B4702 - Developmental origins of mental health risks in families an intergenerational and interdisciplinary life-course perspective - 04/10/2024
It has been suggested that parenting (i.e., parenting behaviours directed toward children) is passed through the generations. However, rigorous evaluation of intergenerational (IG) continuity (i.e., similarities/differences in mean levels of parenting behaviours across generations) and stability (i.e., associations between parents and children’s parenting behaviours) of parenting is lacking. Substantial gaps in existing evidence remain regarding which parenting behaviours are transmitted, when in development transmission occurs and what process underly continuity and discontinuity of IG transmission. Furthermore, longitudinal research that examines associations between parenting in one generation (e.g., G0; grandparents), parenting of the next generation (G1; parents) and developmental and mental health in their offspring (G2; grandchildren) is very limited. Insights into these questions are crucial for targeted intervention and prevention programmes to address IG continuity and stability of parenting to improve offspring developmental and mental health outcomes in the next generation.
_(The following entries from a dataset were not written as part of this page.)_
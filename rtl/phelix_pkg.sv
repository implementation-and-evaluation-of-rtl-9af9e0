// Shared types, constants and the quarter-block functions of the Phelix
// encryption/decryption core.
//
// Phelix keeps five 32-bit working words Z0..Z4. One block (one 32-bit word
// of keystream) applies the half-block function H twice; each H is itself two
// halves, so a block consists of four "quarters":
//   quarter 0 : first half of H, key input 0
//   quarter 1 : second half of H, key input X(i,0)
//   quarter 2 : first half of H, key input P(i)   (plaintext word)
//   quarter 3 : second half of H, key input X(i,1)
// The core places a register row after each quarter, so one quarter is
// evaluated per clock (four clocks per block). The functions below are the
// two halves of H exactly as the Phelix definition gives them: add and xor
// chains with fixed left rotations (15, 25, 9, 10, 17 and 30, 13, 20, 11, 5).
//
// The mode encoding of ph_ctrl (0 key mix, 1 init, 2 encrypt/MAC, 3 decrypt)
// and the MAC constant 0x912d94f1 follow the Phelix core description; the
// FSM state encoding is this design's own.
package phelix_pkg;

  typedef logic [31:0] word_t;

  // The five working words Z0..Z4 of one register row.
  typedef struct packed {
    word_t z4;
    word_t z3;
    word_t z2;
    word_t z1;
    word_t z0;
  } zrow_t;

  // ph_ctrl: operating mode of the calculation block.
  typedef enum logic [1:0] {
    PH_KEYMIX = 2'd0,
    PH_INIT   = 2'd1,
    PH_ENC    = 2'd2,
    PH_DEC    = 2'd3
  } ph_mode_e;

  // Controller states (the nine states of the controller FSM).
  typedef enum logic [3:0] {
    ST_IDLE     = 4'd0,
    ST_KEY_IN   = 4'd1,
    ST_KEY_MIX  = 4'd2,
    ST_INIT     = 4'd3,
    ST_ENCRYPT  = 4'd4,
    ST_DECRYPT  = 4'd5,
    ST_MAC      = 4'd6,
    ST_DONE     = 4'd7,
    ST_NONCE_IN = 4'd8
  } fsm_state_e;

  // Value xored into Z0 after the last data block, before MAC generation.
  localparam word_t MAC_XOR = 32'h912d_94f1;

  // Default raw key length l(U) in bytes (256-bit key).
  localparam int unsigned KEY_BYTES_DEFAULT = 32;

  // Number of init blocks, MAC set-up blocks and MAC tag blocks.
  localparam int unsigned INIT_BLOCKS   = 8;
  localparam int unsigned MAC_PRE_BLOCKS = 8;
  localparam int unsigned MAC_TAG_BLOCKS = 4;

  function automatic word_t rotl(input word_t w, input int unsigned n);
    return (w << n) | (w >> (32 - n));
  endfunction

  // First half of H: w0 += w3 ^ k, ...
  function automatic zrow_t h_first(input zrow_t z, input word_t k);
    zrow_t r;
    word_t w0, w1, w2, w3, w4;
    w0 = z.z0; w1 = z.z1; w2 = z.z2; w3 = z.z3; w4 = z.z4;
    w0 = w0 + (w3 ^ k);  w3 = rotl(w3, 15);
    w1 = w1 + w4;        w4 = rotl(w4, 25);
    w2 = w2 ^ w0;        w0 = rotl(w0, 9);
    w3 = w3 ^ w1;        w1 = rotl(w1, 10);
    w4 = w4 + w2;        w2 = rotl(w2, 17);
    r.z0 = w0; r.z1 = w1; r.z2 = w2; r.z3 = w3; r.z4 = w4;
    return r;
  endfunction

  // Second half of H: w0 ^= w3 + k, ...
  function automatic zrow_t h_second(input zrow_t z, input word_t k);
    zrow_t r;
    word_t w0, w1, w2, w3, w4;
    w0 = z.z0; w1 = z.z1; w2 = z.z2; w3 = z.z3; w4 = z.z4;
    w0 = w0 ^ (w3 + k);  w3 = rotl(w3, 30);
    w1 = w1 ^ w4;        w4 = rotl(w4, 13);
    w2 = w2 + w0;        w0 = rotl(w0, 20);
    w3 = w3 + w1;        w1 = rotl(w1, 11);
    w4 = w4 ^ w2;        w2 = rotl(w2, 5);
    r.z0 = w0; r.z1 = w1; r.z2 = w2; r.z3 = w3; r.z4 = w4;
    return r;
  endfunction

endpackage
Existing evidence-base regarding IG transmission of parenting and its role in intergenerational transmission of mental health risks is extremely limited. Most studies are retrospective, while prospective three-generational studies that utilise data from three generations (G0/Grandparents->G1/Parents->G2/Grandchildren) are acutely lacking. Relatedly, most evidence is based on retrospective rather than prospective reports of parenting, which may be prone to recall and reporting bias, particularly in the context of parental depression. IG transmission has been mostly examined in the context of maltreatment and harsh parenting (e.g., aggressive, abusive, highly conflictual), with few studies addressing IG transmission of positive parenting in non-clinical populations (e.g., parental monitoring, warmth and enjoyment, inductive discipline, ‘normative’ levels of conflict). Furthermore, evidence of sex differences in IG transmission of parenting is almost non-existing, with most studies historically focusing on mothers and not fathers, without differentiating between genetic, psychological and contextual factors that may confound IG transmission of parenting. Importantly, it remains unclear through which processes and/or mechanisms parenting is transmitted across generations and the role it plays in offspring mental health and development due to retrospective designs and lack of prospective longitudinal three-generational study on parenting and mental health that enable to infer causality. Understanding processes that underly continuity and stability of IG transmission of parenting (i.e., mediators) and factors that disrupt continuity and stability of IG transmission of parenting (i.e., moderators) is of crucial importance to preventive (e.g., enhancing positive parenting) and targeted intervention programs (e.g., disrupting negative parenting) to break the IG cycle of negative parenting and adverse offspring outcomes.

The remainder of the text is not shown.